From the entries below, copy exactly the lines from the one that contains "task automatic set_mut(int" through the one that contains "for (int k = 0; k < N_TILES; k++) img[k]", both included, and only those.

----- Material supplied

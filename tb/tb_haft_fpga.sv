// tb_haft_fpga: end-to-end testbench of the HAFT fabric at its default size
// (3 x 3 ROLE blocks, 4 MUTs each, one Single and two Double tracks per
// channel, defect-free configuration memory).
//
// The testbench builds a configuration image, loads it word by word through
// the configuration port, reads every word back, and then runs four mapped
// circuits side by side on random pad inputs:
//   A  row 0:  x, y enter at the west pads; x travels on a Single track
//      through a bypass buffer past ROLE(0,0), y on a Double segment spanning
//      ROLE(0,0) and ROLE(0,1). ROLE(0,1) computes x^y in a LUT and registers
//      it; the result is driven east and leaves at the east pad one clock
//      later.
//   B  ROLE(1,0) works as a routing block: a MUT in multiplexer mode turns a
//      signal from the row-1 channel into the column-0 channel (a bend),
//      combinationally, to the south pad.
//   C  ROLE(2,2) holds a toggle flip-flop fed back through its own
//      crosspoint matrix; it drives north through two bypasses.
//   D  ROLE(1,2) evaluates a 4-input function (a&b)|(c^d) of three west-going
//      wires and one south-going wire and drives it west to the west pad.
// The expected outputs are computed from the pad inputs only. Every
// mechanism (bypass, Double pass-through, logic mode, flip-flop, routing
// mode, feedback, block drive) is counted and must happen.
module tb_haft_fpga;
  import haft_pkg::*;

  localparam int unsigned ROWS = 3, COLS = 3, N_MUT = 4, T = 3;
  localparam int unsigned POOL     = role_pool(N_MUT, T);
  localparam int unsigned ROLE_CFG = role_cfg_bits(N_MUT, T);
  localparam int unsigned CH_CFG   = chan_cfg_bits(3, T);
  localparam int unsigned ROLE_WORDS = (ROLE_CFG + CFG_WORD_W - 1) / CFG_WORD_W;
  localparam int unsigned CH_WORDS   = (CH_CFG + CFG_WORD_W - 1) / CFG_WORD_W;
  localparam int unsigned N_TILES  = ROWS*COLS + ROWS + COLS;
  localparam int unsigned WORD_AW  = $clog2(ROLE_WORDS);
  localparam int unsigned TILE_AW  = $clog2(N_TILES);
  localparam int unsigned MAXB     = ROLE_WORDS * CFG_WORD_W;
  // gap_cfg_t bit positions
  localparam int BYP_INC = 3, DRV_INC = 2, BYP_DEC = 1, DRV_DEC = 0;

  logic clk = 1'b0, rst_n = 1'b0, fabric_en = 1'b0;
  logic cfg_we = 1'b0;
  logic [TILE_AW+WORD_AW-1:0] cfg_addr = '0;
  logic [CFG_WORD_W-1:0] cfg_wdata = '0, cfg_rdata;
  logic [ROWS-1:0][T-1:0] h_pad_in_w, h_pad_in_e, h_pad_out_e, h_pad_out_w;
  logic [COLS-1:0][T-1:0] v_pad_in_n, v_pad_in_s, v_pad_out_s, v_pad_out_n;

  haft_fpga dut (.*);

  always #5 clk = ~clk;

  int checks = 0, failures = 0;
  int n_bypass = 0, n_double = 0, n_logic_ff = 0, n_route = 0, n_feedback = 0,
      n_lut4 = 0, n_drive = 0, n_readback = 0;

  initial begin
    repeat (20000) @(posedge clk);
    failures++;
    $display("tb_haft_fpga: watchdog expired");
    $display("TB_RESULT checks=%0d failures=%0d", checks, failures);
    $finish;
  end

  // ------------------------------------------------ configuration image
  logic [MAXB-1:0] img [N_TILES];

  function automatic int role_tile(int r, int c); return r*COLS + c; endfunction
  function automatic int hch_tile(int r);         return ROWS*COLS + r; endfunction
  function automatic int vch_tile(int c);         return ROWS*COLS + ROWS + c; endfunction

  task automatic set_mut(int r, int c, int m, mut_sel_e sel, logic [15:0] lut);
    mut_cfg_t mc;
    mc.sel = sel; mc.lut = lut;
    img[role_tile(r, c)][m*MUT_CFG_W +: MUT_CFG_W] = mc;
  endtask

  // close crosspoint: MUT m input i (0=a .. 5=f) onto pool wire p
  task automatic set_xp(int r, int c, int m, int i, int p);
    img[role_tile(r, c)][N_MUT*MUT_CFG_W + (m*MUT_IN + i)*POOL + p] = 1'b1;
  endtask

  task automatic set_gap(int tile, int g, int t, int field);
    img[tile][(g*T + t)*GAP_CFG_W + field] = 1'b1;
  endtask

  function automatic int words_of(int tile);
    return (tile < ROWS*COLS) ? ROLE_WORDS : CH_WORDS;
  endfunction

  // pool indices
  function automatic int p_hinc(int t); return t;       endfunction
  function automatic int p_hdec(int t); return T + t;   endfunction
  function automatic int p_vinc(int t); return 2*T + t; endfunction
  function automatic int p_mut(int m);  return 4*T + m; endfunction

  task automatic build_image();
    for (int k = 0; k < N_TILES; k++) img[k] = '0;
    // A: x on Single track 0, y on Double track 1 (breaks at gaps 0, 2, 3)
    set_gap(hch_tile(0), 0, 0, BYP_INC);
    set_gap(hch_tile(0), 1, 0, BYP_INC);      // bypass past ROLE(0,0)
    set_gap(hch_tile(0), 0, 1, BYP_INC);      // Double: spans ROLE(0,0), ROLE(0,1)
    set_mut(0, 1, 1, SEL_FF, 16'h6666);       // east MUT: a ^ b, registered
    set_xp (0, 1, 1, 0, p_hinc(0));
    set_xp (0, 1, 1, 1, p_hinc(1));
    set_gap(hch_tile(0), 2, 0, DRV_INC);      // ROLE(0,1) drives east
    set_gap(hch_tile(0), 3, 0, BYP_INC);      // to the east pad
    // B: bend in ROLE(1,0), south MUT as a multiplexer
    set_gap(hch_tile(1), 0, 0, BYP_INC);
    set_mut(1, 0, 2, SEL_C, 16'h0000);
    set_xp (1, 0, 2, 2, p_hinc(0));
    set_gap(vch_tile(0), 2, 0, DRV_INC);      // ROLE(1,0) drives south
    set_gap(vch_tile(0), 3, 0, BYP_INC);
    // C: toggle flip-flop in ROLE(2,2), north MUT reads its own output
    set_mut(2, 2, 0, SEL_FF, 16'h5555);
    set_xp (2, 2, 0, 0, p_mut(0));
    set_gap(vch_tile(2), 2, 0, DRV_DEC);      // ROLE(2,2) drives north
    set_gap(vch_tile(2), 1, 0, BYP_DEC);
    set_gap(vch_tile(2), 0, 0, BYP_DEC);
    // D: 4-input LUT in ROLE(1,2), west MUT
    set_gap(hch_tile(1), 3, 0, BYP_DEC);
    set_gap(hch_tile(1), 3, 1, BYP_DEC);
    set_gap(hch_tile(1), 3, 2, BYP_DEC);
    set_gap(vch_tile(2), 0, 0, BYP_INC);
    set_gap(vch_tile(2), 1, 0, BYP_INC);
    set_mut(1, 2, 3, SEL_LUT, lut_of_d());
    set_xp (1, 2, 3, 0, p_hdec(0));
    set_xp (1, 2, 3, 1, p_hdec(1));
    set_xp (1, 2, 3, 2, p_hdec(2));
    set_xp (1, 2, 3, 3, p_vinc(0));
    set_gap(hch_tile(1), 2, 0, DRV_DEC);      // ROLE(1,2) drives west
    set_gap(hch_tile(1), 1, 0, BYP_DEC);
    set_gap(hch_tile(1), 0, 0, BYP_DEC);
  endtask

  function automatic logic fn_d(logic a, logic b, logic c, logic d);
    return (a & b) | (c ^ d);
  endfunction

  function automatic logic [15:0] lut_of_d();
    logic [15:0] l;
    for (int i = 0; i < 16; i++) l[i] = fn_d(i[0], i[1], i[2], i[3]);
    return l;
  endfunction

  task automatic load_image();
    for (int k = 0; k < N_TILES; k++)
      for (int w = 0; w < words_of(k); w++) begin
        @(negedge clk);
        cfg_addr  = {TILE_AW'(k), WORD_AW'(w)};
        cfg_wdata = img[k][w*CFG_WORD_W +: CFG_WORD_W];
        cfg_we    = 1'b1;
      end
    @(negedge clk);
    cfg_we = 1'b0;
    for (int k = 0; k < N_TILES; k++)
      for (int w = 0; w < words_of(k); w++) begin
        cfg_addr = {TILE_AW'(k), WORD_AW'(w)};
        #1;
        checks++;
        if (cfg_rdata !== img[k][w*CFG_WORD_W +: CFG_WORD_W]) begin
          failures++;
          $display("tb_haft_fpga: readback tile %0d word %0d got %h exp %h",
                   k, w, cfg_rdata, img[k][w*CFG_WORD_W +: CFG_WORD_W]);
        end else n_readback++;
      end
  endtask

  task automatic cmp(logic got, logic exp, string what);
    checks++;
    if (got !== exp) begin
      failures++;
      $display("tb_haft_fpga: %s got %b exp %b at %0t", what, got, exp, $time);
    end
  endtask

  // ------------------------------------------------------------ stimulus
  logic exp_a, exp_c, prev_a, prev_c, prev_b, prev_d;

  initial begin
    h_pad_in_w = '0; h_pad_in_e = '0; v_pad_in_n = '0; v_pad_in_s = '0;
    build_image();
    load_image();
    @(negedge clk);
    fabric_en = 1'b1;
    rst_n = 1'b1;
    exp_a = 1'b0; exp_c = 1'b1;   // one clock edge passes before the first check
    prev_a = 1'b0; prev_b = 1'b0; prev_c = 1'b0; prev_d = 1'b0;
    for (int cyc = 0; cyc < 400; cyc++) begin
      logic x, y, z, da, db, dc, dd;
      @(negedge clk);
      // registered outputs reflect the inputs of the previous cycle
      cmp(h_pad_out_e[0][0], exp_a, "A xor ff");
      cmp(v_pad_out_n[2][0], exp_c, "C toggle");
      if (h_pad_out_e[0][0] == exp_a && exp_a != prev_a) begin
        n_bypass++; n_double++; n_logic_ff++; n_drive++;
      end
      if (v_pad_out_n[2][0] == exp_c && exp_c != prev_c) n_feedback++;
      prev_a = exp_a; prev_c = exp_c;
      x = 1'($urandom); y = 1'($urandom); z = 1'($urandom);
      da = 1'($urandom); db = 1'($urandom); dc = 1'($urandom); dd = 1'($urandom);
      h_pad_in_w = '0; h_pad_in_e = '0; v_pad_in_n = '0; v_pad_in_s = '1;
      h_pad_in_w[0][0] = x;
      h_pad_in_w[0][1] = y;
      h_pad_in_w[1][0] = z;
      h_pad_in_e[1] = {dc, db, da};
      v_pad_in_n[2][0] = dd;
      #1;
      cmp(v_pad_out_s[0][0], z, "B bend");
      cmp(h_pad_out_w[1][0], fn_d(da, db, dc, dd), "D lut4");
      if (v_pad_out_s[0][0] == z && z != prev_b) n_route++;
      if (h_pad_out_w[1][0] == fn_d(da, db, dc, dd) && h_pad_out_w[1][0] != prev_d) n_lut4++;
      prev_b = z; prev_d = h_pad_out_w[1][0];
      // unused pads stay quiet
      cmp(h_pad_out_e[2][0], 1'b0, "unused pad");
      exp_a = x ^ y;
      exp_c = ~exp_c;
    end
    if (n_bypass == 0 || n_double == 0 || n_logic_ff == 0 || n_route == 0 ||
        n_feedback == 0 || n_lut4 == 0 || n_drive == 0 || n_readback == 0) begin
      failures++;
      $display("tb_haft_fpga: a mechanism never happened");
    end
    $display("tb_haft_fpga: bypass %0d double %0d logic+ff %0d routing-mux %0d feedback %0d lut4 %0d drive %0d readback %0d",
             n_bypass, n_double, n_logic_ff, n_route, n_feedback, n_lut4, n_drive, n_readback);
    $display("TB_RESULT checks=%0d failures=%0d", checks, failures);
    $finish;
  end
endmodule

----------

Solution to this task =>
  task automatic set_mut(int r, int c, int m, mut_sel_e sel, logic [15:0] lut);
    mut_cfg_t mc;
    mc.sel = sel; mc.lut = lut;
    img[role_tile(r, c)][m*MUT_CFG_W +: MUT_CFG_W] = mc;
  endtask

  // close crosspoint: MUT m input i (0=a .. 5=f) onto pool wire p
  task automatic set_xp(int r, int c, int m, int i, int p);
    img[role_tile(r, c)][N_MUT*MUT_CFG_W + (m*MUT_IN + i)*POOL + p] = 1'b1;
  endtask

  task automatic set_gap(int tile, int g, int t, int field);
    img[tile][(g*T + t)*GAP_CFG_W + field] = 1'b1;
  endtask

  function automatic int words_of(int tile);
    return (tile < ROWS*COLS) ? ROLE_WORDS : CH_WORDS;
  endfunction

  // pool indices
  function automatic int p_hinc(int t); return t;       endfunction
  function automatic int p_hdec(int t); return T + t;   endfunction
  function automatic int p_vinc(int t); return 2*T + t; endfunction
  function automatic int p_mut(int m);  return 4*T + m; endfunction

  task automatic build_image();
    for (int k = 0; k < N_TILES; k++) img[k] = '0;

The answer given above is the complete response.